Here's an example of this already works:

"Cost of health care can prevent some from seeking cancer treatment    "

"I've been doing this for 37 years," he said. "Deductibles used to be $250 to $500. Now deductibles for many people are $2,000, $2,500 or $3,000. That's a lot of money to pay out of pocket. When it was $250, it was easy to make five payments of $50 each. Now it's five payments of $500 each." option=com_content&view=article& id=220:cost-of-health-care-can-prevent-s ome-from-seeking-cancer-treatment&ca tid=37:Local&Itemid=67

The senate bill allows for this to continue AND it will only cover 60 percent of cost.

The issue is not the same- but the underlying concept of what the Democrats are creating is there. Essentially, insurance that will not cover costs so people still not go to the doctor. Thus, people are still dead. The assumptions that Nate makes is  just that- wild assumptions not based on patient behavior.

As mentioned above, there are no provisions to adequately address this issue, and I would add to Tarheel's statement that those provisions are going to be watered down further.

This is important because the cost of the policies are going to increase at 4.4 times to increase of wages and the premium subsidies are not determined by COLA. Thus, why this is now a ticking time bomb that is just being punted.

by bruh3 2009-12-15 09:00AM | 0 recs
Re: More problems with the Senate health care bill

by the way- the cost are not exactly the  same- the point that I am making is that you are not saving lives because the cost of health care remains prohibitive for most people, and that over the next decade that will  not get worse and worse. Thus any theory of saving  lives is gone because of the cost increase. Nate misses how cost kills as much as anything else. One would not need insurance if they could address the cost of health care without it.

by bruh3 2009-12-15 09:03AM | 0 recs
Re: More problems with the Senate health care bill

I have the same fear.  I remember that after my first year of law school the caps on certain of the student loan programs (can't remember the details) were raised.  I thought, great, I won't have to scrape up $2500 next year.  Well, surprise, my tuition increased significantly to cover the added funds and a personal outlay of $2800.  This is a common problem.  The provider assesses what is an acceptable outlay for the customer and sets rates accordingly.  Since the government funds are free money, they frequently treat it as a windfall.  

by orestes 2009-12-15 08:52AM | 0 recs
Re: More problems with the Senate health care bill

That's an excellent analogy.

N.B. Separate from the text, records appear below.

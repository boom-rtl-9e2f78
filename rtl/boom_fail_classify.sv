// boom_fail_classify: tells a failed DRAM chip from a failed external bus pin.
//
// In the BOOM layout a chip fault and a pin fault each spoil two symbols of a
// strip, but different pairs: a chip holds the two nibbles (symbols D2g, D2g+1, or
// for lane l's check chip E2l, E2l+1) of one chip, while a pin spoils the same
// nibble of the same chip slot in lane 0 and in lane 1 (for example D10 and D26),
// and there only the two bits that this pin carried in the strip's two beats.
// From the decoder's corrected positions and error values this combinational block
// returns the failure class and, for a chip, the chip number (0..15 data chips,
// 16/17 the check chips of lane 0/1) or, for a pin, the DBUS pin (0..71), so the
// controller can retire the channel or ask for the DIMM to be replaced. The pair
// patterns follow the document; the bit test for a pin and the encodings are this
// design's own.
module boom_fail_classify
  import boom_ecc_pkg::*;
(
  input  logic [1:0]      n_err,
  input  logic [1:0][5:0] err_pos,
  input  sym_t [1:0]      err_mag,
  input  logic            uncorrectable,
  output fail_e           cls,
  output logic [4:0]      chip,
  output logic [6:0]      pin
);
  typedef struct packed {
    logic       lane;
    logic [3:0] slot;    // chip slot in the lane, 8 = check chip
    logic       nibble;
  } sym_loc_t;

  function automatic sym_loc_t locate(logic [5:0] pos);
    sym_loc_t    r;
    int unsigned i;
    if (pos < 6'(RS_NSYM)) begin
      r.lane   = pos[1];
      r.slot   = 4'd8;
      r.nibble = pos[0];
    end else begin
      i        = int'(pos) - RS_NSYM;
      r.lane   = 1'((i / 2) / 8);
      r.slot   = 4'((i / 2) % 8);
      r.nibble = 1'(i % 2);
    end
    return r;
  endfunction

  sym_loc_t a, b;
  assign a = locate(err_pos[0]);
  assign b = locate(err_pos[1]);

  always_comb begin
    logic       pin_bits;
    logic [1:0] k;
    cls  = FAIL_NONE;
    chip = '0;
    pin  = '0;
    pin_bits = 1'b0;
    k = '0;
    for (int unsigned j = 0; j < 4; j++) begin
      if ((err_mag[0] & ~(8'h11 << j)) == '0 && (err_mag[1] & ~(8'h11 << j)) == '0) begin
        pin_bits = 1'b1;
        k = 2'(j);
      end
    end
    if (uncorrectable) begin
      cls = FAIL_UNCORR;
    end else if (n_err == 2'd1) begin
      cls = FAIL_SINGLE;
    end else if (n_err == 2'd2) begin
      if (a.lane == b.lane && a.slot == b.slot) begin
        cls  = FAIL_CHIP;
        chip = (a.slot == 4'd8) ? 5'(16 + a.lane) : 5'(a.lane * 8 + a.slot);
      end else if (a.lane != b.lane && a.slot == b.slot && a.nibble == b.nibble && pin_bits) begin
        cls = FAIL_PIN;
        pin = 7'(a.slot * 8 + a.nibble * 4 + k);
      end else begin
        cls = FAIL_MULTI;
      end
    end
  end
endmodule
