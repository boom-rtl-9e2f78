// boom_fail_classify_tb: checks the pin/chip failure classifier on hand-built
// decoder results: every chip pair, every pin pair (data and check pins, each of
// the four bit lanes of a nibble), unrelated pairs, single and uncorrectable.
module boom_fail_classify_tb;
  import boom_ecc_pkg::*;

  logic [1:0]      n_err;
  logic [1:0][5:0] err_pos;
  sym_t [1:0]      err_mag;
  logic            unc;
  fail_e           cls;
  logic [4:0]      chip;
  logic [6:0]      pin;
  int checks = 0, failures = 0;

  boom_fail_classify dut (.n_err, .err_pos, .err_mag, .uncorrectable(unc), .cls, .chip, .pin);

  initial begin
    #100000;
    failures++;
    $display("TB_RESULT checks=%0d failures=%0d", checks, failures);
    $finish;
  end

  task automatic expect_cls(input fail_e want, input int want_chip, input int want_pin, input string what);
    #1;
    checks++;
    if (cls !== want || (want == FAIL_CHIP && int'(chip) != want_chip) ||
        (want == FAIL_PIN && int'(pin) != want_pin)) begin
      failures++;
      if (failures < 8) $display("%s: cls=%0d chip=%0d pin=%0d, want %0d/%0d/%0d", what, cls, chip, pin,
                                 want, want_chip, want_pin);
    end
  endtask

  initial begin
    unc = 0; n_err = 0; err_pos = '0; err_mag = '0;
    expect_cls(FAIL_NONE, 0, 0, "clean");
    n_err = 1; err_pos[0] = 6'd17; err_mag[0] = 8'h5A;
    expect_cls(FAIL_SINGLE, 0, 0, "single");
    n_err = 0; unc = 1;
    expect_cls(FAIL_UNCORR, 0, 0, "uncorrectable");
    unc = 0;
    // data chips g = 0..15: symbols D2g, D2g+1 at positions 4+2g, 5+2g
    for (int g = 0; g < 16; g++) begin
      n_err = 2; err_pos[0] = 6'(4 + 2 * g); err_pos[1] = 6'(5 + 2 * g);
      err_mag[0] = 8'hFF; err_mag[1] = 8'h3C;
      expect_cls(FAIL_CHIP, g, 0, "data chip");
    end
    // check chips: E0,E1 (lane 0) and E2,E3 (lane 1)
    for (int l = 0; l < 2; l++) begin
      n_err = 2; err_pos[0] = 6'(2 * l); err_pos[1] = 6'(2 * l + 1);
      err_mag[0] = 8'h01; err_mag[1] = 8'h80;
      expect_cls(FAIL_CHIP, 16 + l, 0, "check chip");
    end
    // data pins 0..63: slot s = pin/8, nibble = (pin%8)/4, bit k = pin%4;
    // symbols D(2s+nib) and D(16+2s+nib), error bits k and/or k+4
    for (int p = 0; p < 64; p++) begin
      int s, nib, k;
      s = p / 8; nib = (p % 8) / 4; k = p % 4;
      n_err = 2; err_pos[0] = 6'(4 + 2 * s + nib); err_pos[1] = 6'(4 + 16 + 2 * s + nib);
      err_mag[0] = 8'(8'h11 << k); err_mag[1] = 8'(8'h10 << k);
      expect_cls(FAIL_PIN, 0, p, "data pin");
    end
    // check pins 64..71: E(nib) and E(2+nib)
    for (int p = 64; p < 72; p++) begin
      int nib, k;
      nib = (p % 8) / 4; k = p % 4;
      n_err = 2; err_pos[0] = 6'(nib); err_pos[1] = 6'(2 + nib);
      err_mag[0] = 8'(8'h01 << k); err_mag[1] = 8'(8'h11 << k);
      expect_cls(FAIL_PIN, 0, p, "check pin");
    end
    // pin-shaped positions but two different bits: not one pin
    n_err = 2; err_pos[0] = 6'd14; err_pos[1] = 6'd30; err_mag[0] = 8'h01; err_mag[1] = 8'h02;
    expect_cls(FAIL_MULTI, 0, 0, "two pins");
    // unrelated symbols
    n_err = 2; err_pos[0] = 6'd5; err_pos[1] = 6'd33; err_mag[0] = 8'h01; err_mag[1] = 8'h01;
    expect_cls(FAIL_MULTI, 0, 0, "unrelated");
    $display("TB_RESULT checks=%0d failures=%0d", checks, failures);
    $finish;
  end
endmodule
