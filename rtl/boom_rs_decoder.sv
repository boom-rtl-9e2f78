// boom_rs_decoder: RS(36,32) decoder for one strip of a BOOM block.
//
// Corrects up to two wrong symbols in a 36-symbol codeword (positions as in
// boom_ecc_pkg) and flags what it cannot correct. With four check symbols this is
// enough for either failure the BOOM layout must survive: a dead x8 chip or a dead
// external bus pin, each of which spoils two symbols of a strip.
// Method (combinational): syndromes S0..S3 = r(a^j); if all are zero the word is
// clean. Otherwise, if S1^2 + S0*S2 is not zero, two errors: the error locator
// x^2 + s1*x + s2 follows from the Newton identities, its roots a^i are searched
// over the 36 positions, and the values follow from S0 and S1. If it is zero, one
// error at a^i = S1/S0 of value S0, checked against S2 and S3. Anything
// inconsistent (a root outside the codeword, a wrong root count) sets uncorrectable,
// and the word is then passed on unchanged. The algorithm is this design's choice;
// the document specifies only the code's strength.
module boom_rs_decoder
  import boom_ecc_pkg::*;
(
  input  cw_t             rx,
  output cw_t             corrected,
  output logic [1:0]      n_err,
  output logic [1:0][5:0] err_pos,
  output sym_t [1:0]      err_mag,
  output logic            uncorrectable
);
  localparam cw_t APOW = alpha_table();   // a^i for each position

  sym_t [RS_NSYM-1:0] s;

  always_comb begin
    for (int unsigned j = 0; j < RS_NSYM; j++) begin
      s[j] = '0;
      for (int i = RS_N - 1; i >= 0; i--) s[j] = gf_mul(s[j], APOW[j]) ^ rx[i];
    end
  end

  always_comb begin
    sym_t det, inv_det, s1, s2, x, x1, x2, v;
    int   nroot;
    logic [5:0] p1, p2;
    corrected     = rx;
    n_err         = 2'd0;
    err_pos       = '0;
    err_mag       = '0;
    uncorrectable = 1'b0;
    det = '0;
    inv_det = '0;
    s1 = '0;
    s2 = '0;
    x = '0;
    v = '0;
    nroot = 0;
    p1 = '0;
    p2 = '0;
    x1 = '0;
    x2 = '0;
    if (s != '0) begin
      det = gf_mul(s[1], s[1]) ^ gf_mul(s[0], s[2]);
      if (det != '0) begin
        inv_det = gf_inv(det);
        s1 = gf_mul(gf_mul(s[1], s[2]) ^ gf_mul(s[0], s[3]), inv_det);
        s2 = gf_mul(gf_mul(s[1], s[3]) ^ gf_mul(s[2], s[2]), inv_det);
        for (int unsigned i = 0; i < RS_N; i++) begin
          x = APOW[i];
          v = gf_mul(x, x) ^ gf_mul(s1, x) ^ s2;
          if (v == '0) begin
            if (nroot == 0) begin p1 = 6'(i); x1 = x; end
            else            begin p2 = 6'(i); x2 = x; end
            nroot = nroot + 1;
          end
        end
        if (nroot == 2) begin
          err_mag[0] = gf_mul(s[1] ^ gf_mul(s[0], x2), gf_inv(x1 ^ x2));
          err_mag[1] = s[0] ^ err_mag[0];
          err_pos[0] = p1;
          err_pos[1] = p2;
          if (err_mag[0] == '0 || err_mag[1] == '0) begin
            uncorrectable = 1'b1;
          end else begin
            n_err = 2'd2;
            corrected[p1] = rx[p1] ^ err_mag[0];
            corrected[p2] = rx[p2] ^ err_mag[1];
          end
        end else begin
          uncorrectable = 1'b1;
        end
      end else if (s[0] != '0) begin
        x = gf_mul(s[1], gf_inv(s[0]));
        for (int unsigned i = 0; i < RS_N; i++)
          if (APOW[i] == x) begin nroot = 1; p1 = 6'(i); end
        if (nroot == 1 && s[2] == gf_mul(s[1], x) && s[3] == gf_mul(s[2], x)) begin
          n_err         = 2'd1;
          err_pos[0]    = p1;
          err_mag[0]    = s[0];
          corrected[p1] = rx[p1] ^ s[0];
        end else begin
          uncorrectable = 1'b1;
        end
      end else begin
        uncorrectable = 1'b1;
      end
    end
    if (uncorrectable) begin
      corrected = rx;
      err_mag   = '0;
      err_pos   = '0;
    end
  end
endmodule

The subsidies are likely to make the rise in premiums even worse just as education costs rise became worse due to the easy access to low interest loans produced a rise in the cost of education that outstripped inflation. My numbers showed an increase from 12k for health premiums to 24 k, but I wonder what they would look like now that there is the incentive to milk the government? As I wrote above- there is the COLA issue, and what that will then mean for the number of people going untreated.

by bruh3 2009-12-15 09:05AM | 0 recs
Re: More problems with the Senate health care bill

by definition, corporations HAVE to do that. They would be subject to shareholder derivative lawsuits if they don't try to maximize profit.

In order to maximize profit, companies will have prices that are the highest they can, up to the point where revenue would start to fall from the loss of customers more than the increased revenue from higher prices.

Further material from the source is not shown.